When you use the cin >> tempInput, you are only getting the first word from the input, not the whole text. There are two possible ways of working your way out of that, the simplest of which is forgetting about the stringstream and directly iterating on input:
std::string tempInput;
std::vector< std::string > tokens;
while ( std::cin >> tempInput ) {
tokens.push_back( tempInput );
}
// alternatively, including algorithm and iterator headers:
std::vector< std::string > tokens;
std::copy( std::istream_iterator<std::string>( std::cin ),
std::istream_iterator<std::string>(),
std::back_inserter(tokens) );
This approach will give you all the tokens in the input in a single vector. If you need to work with each line separatedly then you should use getline from the <string> header instead of the cin >> tempInput:
std::string tempInput;
while ( getline( std::cin, tempInput ) ) { // read line
// tokenize the line, possibly with your own code or
// any answer in the 'duplicate' question
}
Notice that it’s much easier just to use copy:
vector<string> tokens;
copy(istream_iterator<string>(cin),
istream_iterator<string>(),
back_inserter(tokens));
As for why your code doesn’t work: you’re reusing tempInput. Don’t do that. Furthermore, you’re first reading a single word from cin, not the whole string.
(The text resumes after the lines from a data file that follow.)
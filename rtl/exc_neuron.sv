// exc_neuron: one excitatory leaky integrate-and-fire neuron.
//
// State (all Q3.12): membrane potential v, excitatory conductance ge and
// inhibitory conductance gi, plus a 16-bit count of the spikes fired since
// `clear`. During weight delivery every `ge_add_en` adds the summed input
// weight to ge; `gi_add_en` adds the lateral inhibition from the inhibitory
// layer to gi. One `update` pulse advances the neuron by one timestep with
// the power-of-two forms of the model equations:
//   v  <- v  + (-v*(ge + gi + 1) - gi - 0.6) / 1024      (eq. 1)
//   ge <- ge - ge/32                                      (eq. 2)
//   gi <- gi - gi/128                                     (eq. 3)
// the divisions being arithmetic right shifts. If the new v exceeds V_TH the
// neuron fires: `spike` is set until the next update and v is set to V_RESET.
//
// Timing: all operations take effect at the clock edge of the pulse; `spike`
// is valid from the cycle after `update`. Precedence: clear > update >
// gi_add_en > ge_add_en. Results saturate to the Q3.12 range.
//
// Following the published design: the equations, the shift divisions, the Q3.12 format and
// the 0.6 resting term. This design's choices: V_TH, V_RESET, V_INIT (the
// published design gives only the -0.8 .. -0.4 range of v), saturation, truncating
// shifts and the spike counter.
module exc_neuron
  import snn_pkg::*;
#(
  parameter q_t V_TH    = Q_V_TH_E,
  parameter q_t V_RESET = Q_V_RESET_E,
  parameter q_t V_INIT  = Q_V_INIT
) (
  input  logic        clk,
  input  logic        rst_n,
  input  logic        clear,
  input  logic        ge_add_en,
  input  q_t          ge_add,
  input  logic        gi_add_en,
  input  q_t          gi_add,
  input  logic        update,
  output logic        spike,
  output q_t          v,
  output q_t          ge,
  output q_t          gi,
  output logic [15:0] count
);

  logic signed [17:0] m;
  logic signed [33:0] p;
  logic signed [23:0] term;
  q_t                 v_next;

  always_comb begin
    m      = 18'(ge) + 18'(gi) + 18'(Q_ONE);
    p      = 34'(v) * 34'(m);
    term   = -24'(p >>> FRAC) - 24'(gi) - 24'(Q_REST);
    v_next = sat16(40'(v) + 40'(term >>> 10));
  end

  always_ff @(posedge clk) begin
    if (!rst_n || clear) begin
      v     <= V_INIT;
      ge    <= '0;
      gi    <= '0;
      spike <= 1'b0;
      count <= '0;
    end else if (update) begin
      ge <= ge - (ge >>> 5);
      gi <= gi - (gi >>> 7);
      if (v_next > V_TH) begin
        v     <= V_RESET;
        spike <= 1'b1;
        if (count != 16'hffff) count <= count + 16'd1;
      end else begin
        v     <= v_next;
        spike <= 1'b0;
      end
    end else if (gi_add_en) begin
      gi <= sat16(40'(gi) + 40'(gi_add));
    end else if (ge_add_en) begin
      ge <= sat16(40'(ge) + 40'(ge_add));
    end
  end

endmodule
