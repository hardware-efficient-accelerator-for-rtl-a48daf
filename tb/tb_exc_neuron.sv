// tb_exc_neuron: drives one excitatory neuron with random weight inputs,
// lateral inhibition and timestep updates and compares v, ge, gi, spike and
// the spike count after every operation with the integer reference model of
// equations (1)-(3). Also checks that clear restores the initial state and
// that the neuron both fires and stays silent during the run.
module tb_exc_neuron;
  import snn_pkg::*;
  import tb_ref_pkg::*;
  logic clk = 0, rst_n = 0, clear = 0, ge_add_en = 0, gi_add_en = 0, update = 0;
  q_t ge_add = 0, gi_add = 0, v, ge, gi;
  logic spike;
  logic [15:0] count;
  int checks = 0, failures = 0;
  longint rv, rge, rgi;
  int rcount, nspk;
  bit rspike;

  exc_neuron dut (.*);
  always #5 clk = ~clk;

  initial begin
    repeat (100000) @(posedge clk);
    failures++;
    $display("TB_RESULT checks=%0d failures=%0d", checks, failures);
    $finish;
  end

  task automatic chk(input bit ok, input string msg);
    checks++;
    if (!ok) begin failures++; $display("FAIL %s", msg); end
  endtask

  task automatic compare(input string where);
    chk(longint'(v) == rv,   $sformatf("%s v %0d exp %0d", where, v, rv));
    chk(longint'(ge) == rge, $sformatf("%s ge %0d exp %0d", where, ge, rge));
    chk(longint'(gi) == rgi, $sformatf("%s gi %0d exp %0d", where, gi, rgi));
    chk(spike == rspike && int'(count) == rcount, $sformatf("%s spike/count", where));
  endtask

  initial begin
    repeat (2) @(negedge clk);
    rst_n = 1;
    rv = -2458; rge = 0; rgi = 0; rspike = 0; rcount = 0; nspk = 0;
    compare("reset");
    for (int t = 0; t < 4000; t++) begin
      int op;
      op = $urandom_range(0, 9);
      if (t == 2000) op = 10;
      ge_add_en = 0; gi_add_en = 0; update = 0; clear = 0;
      if (op == 10) begin
        clear = 1;
        rv = -2458; rge = 0; rgi = 0; rspike = 0; rcount = 0;
      end else if (op < 4) begin
        ge_add_en = 1; ge_add = q_t'($urandom_range(0, 3000));
        rge = sat(rge + longint'(ge_add));
      end else if (op == 4 && t % 8 == 0) begin
        gi_add_en = 1; gi_add = q_t'($urandom_range(0, 600));
        rgi = sat(rgi + longint'(gi_add));
      end else begin
        update = 1;
        rspike = exc_step(rv, rge, rgi, -2130, -2458);
        if (rspike) begin rcount++; nspk++; end
      end
      @(negedge clk);
      compare($sformatf("t=%0d op=%0d", t, op));
    end
    chk(nspk > 10, $sformatf("neuron fired %0d times", nspk));
    $display("TB_RESULT checks=%0d failures=%0d", checks, failures);
    $finish;
  end
endmodule
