// global_controller: sequences the timesteps of one image.
//
// After `start` it clears all neuron state and reseeds the LFSRs (CLEAR),
// then runs `num_steps` timesteps, each made of these phases:
//   GEN    15 cycles: image rows 0..13 are read from the image BRAMs (one
//          cycle of latency), turned into spikes by the LFSR generators and
//          written into the spike storages (wr_en/wr_row, one row per cycle).
//   PROC   the spike controller starts the storages and delivers weights;
//          the phase ends with the controller's `proc_done` pulse.
//   DRAIN  3 cycles, while the last summed weights reach the neurons.
//   UPD_E  1 cycle: excitatory neurons take one step (eq. 1-3).
//   UPD_I  1 cycle: inhibitory neurons take their partners' spikes and step
//          (eq. 4-5).
//   INHIB  1 cycle: excitatory neurons take the lateral inhibition.
// After the last timestep WB writes the 100 spike counts into the spike
// result BRAM (wb_en/wb_addr, one per cycle) and DONE pulses `done`.
// `cycles` counts the clock cycles from start to done.
//
// With the spike controller's handshake a timestep takes 26 + 50 * S cycles,
// S being the largest number of spikes held by one storage; an image takes
// 1 + (sum over timesteps) + 100 cycles.
// Following the published design: the phase contents (spike generation,
// synchronised weight delivery, neuron update, immediate lateral
// inhibition). This design's choices: the phase order, the drain length and
// the number of timesteps (set in the status buffer).
module global_controller
  import snn_pkg::*;
(
  input  logic        clk,
  input  logic        rst_n,
  input  logic        start,
  input  logic [15:0] num_steps,
  input  logic        proc_done,
  output phase_t      phase,
  output logic        clear,
  output logic [3:0]  img_addr,
  output logic        wr_en,
  output logic [3:0]  wr_row,
  output logic        upd_e,
  output logic        upd_i,
  output logic        inhib,
  output logic        wb_en,
  output logic [6:0]  wb_addr,
  output logic        busy,
  output logic        done,
  output logic [15:0] step,
  output logic [31:0] cycles
);

  logic [6:0] cnt;

  always_ff @(posedge clk) begin
    if (!rst_n) begin
      phase  <= PH_IDLE;
      cnt    <= '0;
      step   <= '0;
      cycles <= '0;
    end else begin
      if (phase != PH_IDLE && phase != PH_DONE) cycles <= cycles + 32'd1;
      unique case (phase)
        PH_IDLE: if (start) begin
          phase  <= PH_CLEAR;
          cycles <= '0;
          step   <= '0;
        end
        PH_CLEAR: begin
          phase <= (num_steps == 16'd0) ? PH_WB : PH_GEN;
          cnt   <= '0;
        end
        PH_GEN: begin
          cnt <= cnt + 7'd1;
          if (cnt == 7'(ROWS)) phase <= PH_PROC;
        end
        PH_PROC: if (proc_done) begin
          phase <= PH_DRAIN;
          cnt   <= '0;
        end
        PH_DRAIN: begin
          cnt <= cnt + 7'd1;
          if (cnt == 7'd2) phase <= PH_UPD_E;
        end
        PH_UPD_E: phase <= PH_UPD_I;
        PH_UPD_I: phase <= PH_INHIB;
        PH_INHIB: begin
          cnt  <= '0;
          step <= step + 16'd1;
          phase <= (step + 16'd1 == num_steps) ? PH_WB : PH_GEN;
        end
        PH_WB: begin
          cnt <= cnt + 7'd1;
          if (cnt == 7'(N_EXC - 1)) phase <= PH_DONE;
        end
        PH_DONE: phase <= PH_IDLE;
        default: phase <= PH_IDLE;
      endcase
    end
  end

  always_comb begin
    clear    = (phase == PH_CLEAR);
    img_addr = (cnt < 7'(ROWS)) ? 4'(cnt) : 4'd0;
    wr_en    = (phase == PH_GEN) && (cnt != 7'd0);
    wr_row   = 4'(cnt - 7'd1);
    upd_e    = (phase == PH_UPD_E);
    upd_i    = (phase == PH_UPD_I);
    inhib    = (phase == PH_INHIB);
    wb_en    = (phase == PH_WB);
    wb_addr  = cnt;
    busy     = (phase != PH_IDLE);
    done     = (phase == PH_DONE);
  end

endmodule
That’s why only a single word is put into the stringstream.
The easiest way: Boost.Tokenizer
std::vector<std::string> tokens;
std::string s = "This is, a test";
boost::tokenizer<> tok(s);
for(boost::tokenizer<>::iterator it=tok.begin(); it != tok.end(); ++it)
{
tokens.push_back(*it);
}
// tokens is ["This", "is", "a", "test"]
You can parameter the delimiters and escape sequences to only take spaces if you wish, by default it tokenize on both spaces and punctuation.
Here a little algorithm where it splits the string into a list just like python does.
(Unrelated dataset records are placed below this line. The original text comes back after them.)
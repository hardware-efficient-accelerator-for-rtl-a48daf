// tb_global_controller: runs several images with random step counts and a
// spike controller model that answers each weight-delivery phase after a
// random number of cycles. Checks the phase order of every timestep (14 row
// writes with the image address one row ahead, delivery, 3 drain cycles,
// excitatory update, inhibitory update, inhibition), the write-back of 100
// counts, one done pulse and the cycle counter.
module tb_global_controller;
  import snn_pkg::*;
  logic clk = 0, rst_n = 0, start = 0, proc_done = 0;
  logic [15:0] num_steps = 0, step;
  phase_t phase;
  logic clear, wr_en, upd_e, upd_i, inhib, wb_en, busy, done;
  logic [3:0] img_addr, wr_row;
  logic [6:0] wb_addr;
  logic [31:0] cycles;
  int checks = 0, failures = 0;

  global_controller dut (.*);
  always #5 clk = ~clk;

  initial begin
    repeat (200000) @(posedge clk);
    failures++;
    $display("TB_RESULT checks=%0d failures=%0d", checks, failures);
    $finish;
  end

  task automatic chk(input bit ok, input string msg);
    checks++;
    if (!ok) begin failures++; $display("FAIL %s", msg); end
  endtask

  // spike controller model: done pulse some cycles after delivery begins
  initial begin
    forever begin
      @(negedge clk);
      proc_done = 0;
      if (phase == PH_PROC) begin
        repeat ($urandom_range(1, 160)) @(negedge clk);
        proc_done = 1;
        @(negedge clk);
        proc_done = 0;
        while (phase == PH_PROC) @(negedge clk);
      end
    end
  end

  initial begin
    repeat (2) @(negedge clk);
    rst_n = 1;
    for (int img = 0; img < 6; img++) begin
      int ns, n, c0, dones;
      ns = (img == 0) ? 1 : int'($urandom_range(2, 12));
      num_steps = 16'(ns);
      @(negedge clk);
      chk(!busy, "idle before start");
      start = 1;
      @(negedge clk);
      start = 0;
      c0 = 0;
      chk(clear && busy, "clear after start");
      @(negedge clk);
      c0++;
      for (int s = 0; s < ns; s++) begin
        chk(int'(step) == s, "step counter");
        chk(phase == PH_GEN && img_addr == 0 && !wr_en, "gen reads row 0 first");
        for (int r = 0; r < 14; r++) begin
          @(negedge clk); c0++;
          chk(wr_en && int'(wr_row) == r, $sformatf("row write %0d", r));
          if (r < 13) chk(int'(img_addr) == r + 1, "image address one row ahead");
        end
        @(negedge clk); c0++;
        chk(phase == PH_PROC && !wr_en, "delivery phase");
        n = 0;
        while (phase == PH_PROC) begin @(negedge clk); c0++; n++; end
        chk(n >= 2, "delivery waits for the controller");
        for (int d = 0; d < 3; d++) begin
          chk(phase == PH_DRAIN && !upd_e, "drain");
          @(negedge clk); c0++;
        end
        chk(upd_e && !upd_i && !inhib, "excitatory update");
        @(negedge clk); c0++;
        chk(upd_i && !upd_e && !inhib, "inhibitory update");
        @(negedge clk); c0++;
        chk(inhib && !upd_e && !upd_i, "lateral inhibition");
        @(negedge clk); c0++;
      end
      for (int a = 0; a < 100; a++) begin
        chk(wb_en && int'(wb_addr) == a, $sformatf("write-back %0d", a));
        @(negedge clk); c0++;
      end
      dones = 0;
      chk(done, "done pulse");
      chk(int'(cycles) == c0, $sformatf("cycles %0d exp %0d", cycles, c0));
      @(negedge clk);
      chk(!done && !busy, "back to idle");
    end
    $display("TB_RESULT checks=%0d failures=%0d", checks, failures);
    $finish;
  end
endmodule
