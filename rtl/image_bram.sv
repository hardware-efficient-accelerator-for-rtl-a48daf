// image_bram: image buffer of one input lane.
//
// Holds the lane's 112 input pixels as 14 words of eight 4-bit pixels (pixel p
// of a word in bits [4p+3:4p]). Port A is the host side (written and read
// through AXI4-Lite); port B is read by the lane's LFSR spike generator, one
// row per cycle. Both ports are synchronous with one cycle of read latency.
//
// Following the published design: one image BRAM per lane, 4-bit pixels, eight per LFSR
// module. This design's choices: one image deep, the pixel packing.
module image_bram
  import snn_pkg::*;
#(
  parameter int unsigned DEPTH = ROWS
) (
  input  logic                     clk,
  // port A: host
  input  logic                     a_we,
  input  logic [$clog2(DEPTH)-1:0] a_addr,
  input  logic [31:0]              a_wdata,
  output logic [31:0]              a_rdata,
  // port B: spike generator
  input  logic [$clog2(DEPTH)-1:0] b_addr,
  output logic [31:0]              b_rdata
);

  logic [31:0] mem [DEPTH];

  always_ff @(posedge clk) begin
    if (a_we) mem[a_addr] <= a_wdata;
    a_rdata <= mem[a_addr];
  end

  always_ff @(posedge clk) b_rdata <= mem[b_addr];

endmodule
std::list<std::string> split(std::string text, std::string split_word) {
std::list<std::string> list;
std::string word = "";
int is_word_over = 0;
for (int i = 0; i <= text.length(); i++) {
if (i <= text.length() - split_word.length()) {
if (text.substr(i, split_word.length()) == split_word) {
list.insert(list.end(), word);
word = "";
is_word_over = 1;
}
//now we want that it jumps the rest of the split character
else if (is_word_over >= 1) {
if (is_word_over != split_word.length()) {
is_word_over += 1;
continue;
}
else {
word += text[i];
is_word_over = 0;
}
}
else {
word += text[i];
}
}
else {
word += text[i];
}
}
list.insert(list.end(), word);
return list;
}
There probably exists a more optimal way to write this.